Print the records below word for word, beginning with the first line and ending once the line containing "write its place" is printed.

══ Information supplied

// Persistent path of a multicore processor built on transaction caches.
//
// Each of NCORES cores has a transaction mode unit (TxID/mode and next-TxID
// registers) and a private transaction cache (TC). Inside a transaction,
// every store goes both to the L1 cache (marked persistent) and to the TC.
// The L1 controllers report the end of each persistent write's coherence
// operation (coh_fin); the global sequence unit gives that write its place
// in the total write order. TCs write committed lines back to the NVRAM
// controller one at a time, in that global order, and free them when the
// NVRAM controller acknowledges. The LLC extension drops persistent
// evictions and merges LLC misses from the TCs and NVRAM.
//
// Outside this module, and reached through its ports: the core pipelines
// (op_*), the L1 caches (l1_wr_*, coh_fin), the LLC (evict_*, miss_*,
// fill_*), the memory path for volatile evictions (mem_wr_*), and the NVRAM
// controller (nv_wr_*, ack_*, nv_rd_*, nv_rsp_*, drain_req).
//
// NVRAM write port: because a TC may issue only the line whose sequence ID
// equals the global write-back ID, at most one TC offers a write in any
// cycle; the port carries that write and the number of the core it came
// from (nv_wr_core). The NVRAM controller returns the core number with each
// acknowledgement (ack_core) so that the ack reaches the TC that issued the
// line. This core tag is this design's own addition: with several TCs the
// address alone does not name the TC, since two TCs may hold the same line.
// drain_req is the OR of the TCs' almost-full requests.
//
// coh_hold (own addition) tells the L1 controllers to hold back finishing
// signals while nearly all 255 usable 8-bit sequence IDs are in flight;
// without it, four 64-line TCs plus their queues could hold two writes with
// the same ID.
module tc_system
  import tc_pkg::*;
#(
  parameter int unsigned NCORES       = 4,
  parameter int unsigned TC_BYTES     = 4096,
  parameter int unsigned ENTRIES      = TC_BYTES / LINE_BYTES,
  parameter int unsigned CPU_DEPTH    = 8,
  parameter int unsigned MSG_DEPTH    = 4,
  parameter int unsigned DRAIN_THRESH = ENTRIES - ENTRIES / 8,
  localparam int unsigned CIDW        = (NCORES > 1) ? $clog2(NCORES) : 1
) (
  input  logic      clk,
  input  logic      rst_n,
  // core operations
  input  logic      [NCORES-1:0] op_valid,
  output logic      [NCORES-1:0] op_ready,
  input  cpu_op_e   op_kind [NCORES],
  input  laddr_t    op_addr [NCORES],
  input  line_t     op_data [NCORES],
  // L1 side
  output logic      [NCORES-1:0] l1_wr_valid,
  output logic      [NCORES-1:0] l1_wr_pv,
  output laddr_t    l1_wr_addr [NCORES],
  output line_t     l1_wr_data [NCORES],
  input  logic      [NCORES-1:0] coh_fin,
  output logic      coh_hold,
  // LLC evictions and volatile write-back
  input  logic      evict_valid,
  output logic      evict_ready,
  input  logic      evict_pv,
  input  laddr_t    evict_addr,
  input  line_t     evict_data,
  output logic      mem_wr_valid,
  input  logic      mem_wr_ready,
  output laddr_t    mem_wr_addr,
  output line_t     mem_wr_data,
  output logic      evict_dropped,
  // LLC misses and fills
  input  logic      miss_valid,
  output logic      miss_ready,
  input  laddr_t    miss_addr,
  output logic      fill_valid,
  output laddr_t    fill_addr,
  output line_t     fill_data,
  output logic      fill_from_tc,
  // NVRAM controller
  output logic      nv_rd_valid,
  input  logic      nv_rd_ready,
  output laddr_t    nv_rd_addr,
  input  logic      nv_rsp_valid,
  input  line_t     nv_rsp_data,
  output logic      nv_wr_valid,
  input  logic      nv_wr_ready,
  output nv_wr_t    nv_wr,
  output logic      [CIDW-1:0] nv_wr_core,
  input  logic      ack_valid,
  output logic      ack_ready,
  input  logic      [CIDW-1:0] ack_core,
  input  laddr_t    ack_addr,
  output logic      drain_req,
  // observation
  output txid_t     mode_txid [NCORES],
  output logic      [NCORES-1:0] tc_stall,
  output logic      [NCORES-1:0] commit_event,
  output logic      [NCORES-1:0] ack_event,
  output logic      [NCORES-1:0] ack_orphan,
  output txid_t     next_txid [NCORES],
  output logic      [$clog2(ENTRIES):0] tc_used [NCORES],
  output logic      [$clog2(CPU_DEPTH):0] tc_unordered [NCORES],
  output seq_t      next_seq,
  output seq_t      wb_seq
);

  logic      [NCORES-1:0] req_valid, req_ready;
  cpu_req_t  req [NCORES];
  seq_t      fin_seq [NCORES];
  logic      [NCORES-1:0] wb_issue_c, c_nv_valid, c_drain, c_ack_valid, c_ack_ready;
  nv_wr_t    c_nv_wr [NCORES];
  logic      [NCORES-1:0] c_miss_valid, c_miss_ready, c_rsp_valid;
  miss_rsp_t c_rsp [NCORES];
  laddr_t    tc_miss_addr;

  tc_global_seq #(.NCORES(NCORES)) u_gseq (
    .clk, .rst_n,
    .fin(coh_fin), .fin_seq,
    .wb_issue(|wb_issue_c), .wb_seq, .next_seq, .seq_hold(coh_hold)
  );

  for (genvar c = 0; c < NCORES; c++) begin : g_core
    tx_mode_unit u_mode (
      .clk, .rst_n,
      .op_valid(op_valid[c]), .op_ready(op_ready[c]), .op_kind(op_kind[c]),
      .op_addr(op_addr[c]), .op_data(op_data[c]),
      .l1_wr_valid(l1_wr_valid[c]), .l1_wr_pv(l1_wr_pv[c]),
      .l1_wr_addr(l1_wr_addr[c]), .l1_wr_data(l1_wr_data[c]),
      .tc_req_valid(req_valid[c]), .tc_req_ready(req_ready[c]), .tc_req(req[c]),
      .mode_txid(mode_txid[c]), .next_txid(next_txid[c])
    );

    tx_cache #(
      .ENTRIES(ENTRIES), .CPU_DEPTH(CPU_DEPTH), .MSG_DEPTH(MSG_DEPTH),
      .DRAIN_THRESH(DRAIN_THRESH)
    ) u_tc (
      .clk, .rst_n,
      .cpu_in_valid(req_valid[c]), .cpu_in_ready(req_ready[c]), .cpu_in(req[c]),
      .coh_fin(coh_fin[c]), .coh_seq(fin_seq[c]),
      .miss_in_valid(c_miss_valid[c]), .miss_in_ready(c_miss_ready[c]),
      .miss_in_addr(tc_miss_addr),
      .ack_in_valid(c_ack_valid[c]), .ack_in_ready(c_ack_ready[c]), .ack_in_addr(ack_addr),
      .wb_seq, .wb_issue(wb_issue_c[c]),
      .nv_wr_valid(c_nv_valid[c]), .nv_wr_ready(nv_wr_ready), .nv_wr(c_nv_wr[c]),
      .drain_req(c_drain[c]),
      .miss_rsp_valid(c_rsp_valid[c]), .miss_rsp(c_rsp[c]),
      .stall(tc_stall[c]), .commit_event(commit_event[c]),
      .ack_event(ack_event[c]), .ack_orphan(ack_orphan[c]), .used(tc_used[c]), .unordered(tc_unordered[c])
    );

    assign c_ack_valid[c] = ack_valid && (ack_core == CIDW'(c));
  end

  // NVRAM write port: at most one TC holds the write-back sequence ID.
  always_comb begin
    nv_wr_valid = 1'b0;
    nv_wr       = '0;
    nv_wr_core  = '0;
    for (int c = 0; c < NCORES; c++) begin
      if (c_nv_valid[c]) begin
        nv_wr_valid = 1'b1;
        nv_wr       = c_nv_wr[c];
        nv_wr_core  = CIDW'(c);
      end
    end
  end
  assign ack_ready = c_ack_ready[ack_core];
  assign drain_req = |c_drain;

  a_one_writer: assert property (@(posedge clk) disable iff (!rst_n) $onehot0(c_nv_valid));

  llc_persist_ext #(.NCORES(NCORES)) u_llc (
    .clk, .rst_n, .seq_ref(next_seq),
    .evict_valid, .evict_ready, .evict_pv, .evict_addr, .evict_data,
    .mem_wr_valid, .mem_wr_ready, .mem_wr_addr, .mem_wr_data, .evict_dropped,
    .miss_valid, .miss_ready, .miss_addr,
    .tc_miss_valid(c_miss_valid), .tc_miss_ready(c_miss_ready), .tc_miss_addr,
    .tc_rsp_valid(c_rsp_valid), .tc_rsp(c_rsp),
    .nv_rd_valid, .nv_rd_ready, .nv_rd_addr, .nv_rsp_valid, .nv_rsp_data,
    .fill_valid, .fill_addr, .fill_data, .fill_from_tc
  );

endmodule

════

◆ Solution below
// Persistent path of a multicore processor built on transaction caches.
//
// Each of NCORES cores has a transaction mode unit (TxID/mode and next-TxID
// registers) and a private transaction cache (TC). Inside a transaction,
// every store goes both to the L1 cache (marked persistent) and to the TC.
// The L1 controllers report the end of each persistent write's coherence
// operation (coh_fin); the global sequence unit gives that write its place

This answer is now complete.